Sébastien Legouteil : Notre démarche avance pas à pas, avec les moyens que nous avons, avec notre capacité à faire évoluer nos métiers. Et cette énergie est importante. Depuis que je suis entré en fonction il y a deux ans, je m’attache à la mobiliser. Les défis s’imposent à nous et concernent des besoins fondamentaux, donc on doit y aller. Être pragmatique, expérimenter ensemble, accepter de rebondir quand ce n’est pas concluant. Nous avons créé un service d’audit interne pour partager les progrès et aider à ajuster le tir là où c’est nécessaire.

Pouvez-vous revenir sur la mise en place de votre projet d’entreprise.

Sébastien Legouteil : En 2022, le point de départ fut la définition d’une politique générale. J’ai proposé des orientations à notre gouvernance - la collectivité, puis les ai partagées avec le Codir et les managers. Ce fut une étape importante car l’absence de perspectives minait le climat de l’organisme, et son projet était tombé en désuétude. Il était essentiel de redonner du sens au collectif, à l’organisme en tant que personne morale.

M’appuyer sur la RSE a été un tremplin. Au-delà des exigences sociales, environnementales et économiques qu’elle porte, elle a permis de structurer la mobilisation collective des 230 collaborateurs autour du projet d’entreprise. Nous avons mis en place des groupes de travail pour faciliter l’appropriation des enjeux et identifier ensemble des solutions.

Pourquoi avez-vous choisi cette approche collective ?

Sébastien Legouteil : Aller au-delà des silos est un travail de longue haleine, mais je pense essentiel de se libérer d’un fonctionnement cloisonné et d’expertises dogmatiques. Quand on est trop expert, on a tendance à voir les problèmes avant de voir les opportunités. L’intelligence collective vise à créer des situations d’étonnement, à apporter un regard profane, indispensable pour trouver des réponses adaptées aux besoins.

Certaines situations complexes demandent à ce que l’on soit plusieurs à les gérer. L’intelligence collective apporte un éclairage indispensable à la décision, et cela ne m’empêche pas de trancher. Je sais aussi que certaines analyses ne relèvent pas du processus collectif et il m’incombe de les gérer. Il s’agit notamment de la cartographie des risques.
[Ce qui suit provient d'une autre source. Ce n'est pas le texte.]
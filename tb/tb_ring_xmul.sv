// tb_ring_xmul: checks one LFSR step against the reference ring product
// a(x) * x in Z_q[x]/(x^n - x - 1), for n = 7, Q = 2297 and for the full size
// n = 401, Q = 2048, including the all-(Q-1) vector that exercises the
// modular wrap in the feedback tap.
module tb_ring_xmul;
  import ntru_pkg::*;
  import tb_ref_pkg::*;

  logic clk = 1'b0;
  always #5 clk = ~clk;

  int checks = 0, failures = 0;

  logic [11:0] a0 [7], y0 [7];
  logic [10:0] a1 [401], y1 [401];

  ring_xmul #(.N(7), .Q(2297)) u0 (.a(a0), .y(y0));
  ring_xmul u1 (.a(a1), .y(y1));

  initial begin
    int ai[], xi[], zi[], ei[];
    for (int it = 0; it < 60; it++) begin
      ai = new[7]; xi = new[7]; zi = new[7];
      foreach (ai[k]) begin
        ai[k] = (it == 0) ? 2296 : int'($urandom_range(2296));
        xi[k] = (k == 1) ? 1 : 0; zi[k] = 0;
        a0[k] = 12'(ai[k]);
      end
      ring_mul(7, 2297, ai, xi, zi, ei);
      @(posedge clk);
      foreach (ei[k]) begin
        checks++;
        if (int'(y0[k]) != ei[k]) failures++;
      end
      if (it < 6) begin
        ai = new[401]; xi = new[401]; zi = new[401];
        foreach (ai[k]) begin
          ai[k] = (it == 0) ? 2047 : int'($urandom_range(2047));
          xi[k] = (k == 1) ? 1 : 0; zi[k] = 0;
          a1[k] = 11'(ai[k]);
        end
        ring_mul(401, 2048, ai, xi, zi, ei);
        @(posedge clk);
        foreach (ei[k]) begin
          checks++;
          if (int'(y1[k]) != ei[k]) failures++;
        end
      end
    end
    $display("TB_RESULT checks=%0d failures=%0d", checks, failures);
    $finish;
  end

  initial begin
    repeat (100000) @(posedge clk);
    $display("TB_RESULT checks=%0d failures=%0d", checks, failures + 1);
    $finish;
  end
endmodule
Comment cette démarche a-t-elle été accueillie ?

Sébastien Legouteil : Au départ, cette démarche a constitué une nouveauté, et une nouveauté, en soi, est rarement accueillie facilement. Le changement s’accompagne et le rôle des RH est majeur.

Par ailleurs, le projet d’entreprise inclut la définition d’une politique sociale, qui concerne directement les collaborateurs, les associer est donc essentiel. Cela participe à refonder le rapport au travail et plus globalement à retisser progressivement un système qui promeut la confiance.
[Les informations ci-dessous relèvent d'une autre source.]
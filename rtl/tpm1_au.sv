// tpm1_au: arithmetic unit of the TPM-I multiplier, s = e + r*h mod Q with
// r in {-1, 0, +1}.
//
// Because r is ternary no multiplier is needed. Bit r[1] (negative) turns the
// adder into a subtractor, bit r[0] (nonzero) picks either the adder result or
// e unchanged in the output multiplexer:
//   r = 01 -> e + h,  r = 11 -> e - h,  r = 00 (or unused 10) -> e.
// The adder is mod_addsub, which for Q = 2^M is exactly an M-bit adder fed
// with h XOR r[1] and carry-in r[1]; for other Q it adds a correction step.
// Purely combinational.
//
// The XOR/carry-in adder and output multiplexer follow the original unit; the
// general-Q reduction is this design's own.
module tpm1_au
  import ntru_pkg::*;
#(
  parameter int unsigned Q = Q_DEFAULT,
  parameter int unsigned M = $clog2(Q)
) (
  input  logic [M-1:0] e,
  input  logic [M-1:0] h,
  input  trit_t        r,
  output logic [M-1:0] s
);
  logic [M-1:0] sum;

  mod_addsub #(.Q(Q), .M(M)) u_add (.a(e), .b(h), .sub(r[1]), .s(sum));

  assign s = r[0] ? sum : e;
endmodule
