// ppa16_modified_a: 16-bit minimum-depth prefix adder, modified Structure A.
//
// It instantiates prefix_adder with N=16 and the source-column matrix
// ppa_pkg::STRUCT_MOD_A_SRC, so
// s = a + b + cin through a prefix network of 4 levels and 39 prefix nodes. It is Structure A
// with the nodes that form 5:0 and 4:0 moved from the third to the fourth level, so the source
// 3:0 and 2:0 each drive fewer nodes in the third level and the branch effort on the critical
// path drops. The structure follows the diagram in the original report.
// Purely combinational.
module ppa16_modified_a (
  input  logic [15:0] a,
  input  logic [15:0] b,
  input  logic        cin,
  output logic [15:0] s,
  output logic        cout
);

  prefix_adder #(.N(16), .M(4), .SRC(ppa_pkg::STRUCT_MOD_A_SRC)) u_adder (
    .a    (a),
    .b    (b),
    .cin  (cin),
    .s    (s),
    .cout (cout)
  );

endmodule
S’il peut y avoir de la défiance au départ, une crainte que les dés soient pipés, je constate qu’il y a eu aussi un sentiment de surprise agréable. Les équipes n’ont pas l’habitude d’être sollicitées à 360°. Il faut un peu de temps mais une fois les équipes convaincues, cela crée une dynamique probante

Est-ce que l’Intelligence Artificielle impacte(ra) tout cela ?
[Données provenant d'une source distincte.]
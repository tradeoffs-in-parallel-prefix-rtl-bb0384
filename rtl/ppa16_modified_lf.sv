// ppa16_modified_lf: 16-bit minimum-depth prefix adder, modified Ladner-Fischer.
//
// It instantiates prefix_adder with N=16 and the source-column matrix
// ppa_pkg::STRUCT_MOD_LF_SRC, so s = a + b + cin through a prefix network of 4 levels and 32
// prefix nodes. Compared with the Ladner-Fischer adder, the node forming 2:0 moves down one
// level and the nodes forming 6:0, 5:0 and 4:0 move to the last level, with buffers in their
// place; the source 3:0 then drives one node in level 3 and three in level 4 instead of four
// in level 3, and the branch effort on the critical path drops. The structure follows the
// diagram in the original report.
// Purely combinational.
module ppa16_modified_lf (
  input  logic [15:0] a,
  input  logic [15:0] b,
  input  logic        cin,
  output logic [15:0] s,
  output logic        cout
);

  prefix_adder #(.N(16), .M(4), .SRC(ppa_pkg::STRUCT_MOD_LF_SRC)) u_adder (
    .a    (a),
    .b    (b),
    .cin  (cin),
    .s    (s),
    .cout (cout)
  );

endmodule
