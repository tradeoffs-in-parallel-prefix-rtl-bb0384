// ppa16_structure_a: 16-bit minimum-depth prefix adder, Structure A.
//
// It instantiates prefix_adder with N=16 and the source-column matrix ppa_pkg::STRUCT_A_SRC, so
// s = a + b + cin through a prefix network of 4 levels and 39 prefix nodes. The first level
// joins every column with its neighbour; each later level joins a pair of neighbouring columns
// with another pair two (then four, then eight) columns lower, alternating sources so that no
// source drives more than four nodes in one level. The structure follows the source
// description's diagram.
// Purely combinational.
module ppa16_structure_a (
  input  logic [15:0] a,
  input  logic [15:0] b,
  input  logic        cin,
  output logic [15:0] s,
  output logic        cout
);

  prefix_adder #(.N(16), .M(4), .SRC(ppa_pkg::STRUCT_A_SRC)) u_adder (
    .a    (a),
    .b    (b),
    .cin  (cin),
    .s    (s),
    .cout (cout)
  );

endmodule
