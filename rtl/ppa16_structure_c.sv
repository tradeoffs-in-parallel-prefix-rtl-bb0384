// ppa16_structure_c: 16-bit minimum-complexity prefix adder, Structure C.
//
// It instantiates prefix_adder with N=16 and the source-column matrix ppa_pkg::STRUCT_C_SRC, so
// s = a + b + cin through a prefix network of 6 levels and 25 prefix nodes. It is a Brent-Kung
// adder in which column 15 joins 15:12 with 11:0 directly, saving the node that would form
// 15:8. The structure follows the diagram in the original report, which draws it in six rows.
// Purely combinational.
module ppa16_structure_c (
  input  logic [15:0] a,
  input  logic [15:0] b,
  input  logic        cin,
  output logic [15:0] s,
  output logic        cout
);

  prefix_adder #(.N(16), .M(6), .SRC(ppa_pkg::STRUCT_C_SRC)) u_adder (
    .a    (a),
    .b    (b),
    .cin  (cin),
    .s    (s),
    .cout (cout)
  );

endmodule
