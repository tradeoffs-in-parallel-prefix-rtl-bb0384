// ppa16_structure_d: 16-bit five-level prefix adder, Structure D.
//
// It instantiates prefix_adder with N=16 and the source-column matrix ppa_pkg::STRUCT_D_SRC, so
// s = a + b + cin through a prefix network of 5 levels and 39 prefix nodes. Columns 13,12 and
// 5,4 build 13:8, 12:7, 5:0 and 4:0 early in two extra levels, so the fourth level can form 7:0
// and 6:0 together with 15:8 and 14:7, and the last level closes the upper byte from 7:0 and
// 6:0 alternately. The structure follows the diagram in the original report.
// Purely combinational.
module ppa16_structure_d (
  input  logic [15:0] a,
  input  logic [15:0] b,
  input  logic        cin,
  output logic [15:0] s,
  output logic        cout
);

  prefix_adder #(.N(16), .M(5), .SRC(ppa_pkg::STRUCT_D_SRC)) u_adder (
    .a    (a),
    .b    (b),
    .cin  (cin),
    .s    (s),
    .cout (cout)
  );

endmodule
Sébastien Legouteil : Il va falloir apprendre à l’utiliser de façon opportune, à l’adapter à nos métiers. Je suis très attentif à ce que l’informatique soulage les équipes de tâches répétitives ou optimise nos coûts, en préservant leur intervention qualitative.

En tant que bailleur social, on est attendus, par les résidents et également par les élus, sur la proximité que nous apportons aux personnes. Celles-ci ont besoin de rencontrer leurs interlocuteurs, nous avons tout à gagner à renforcer le rôle de nos équipes en lien avec élus et habitants.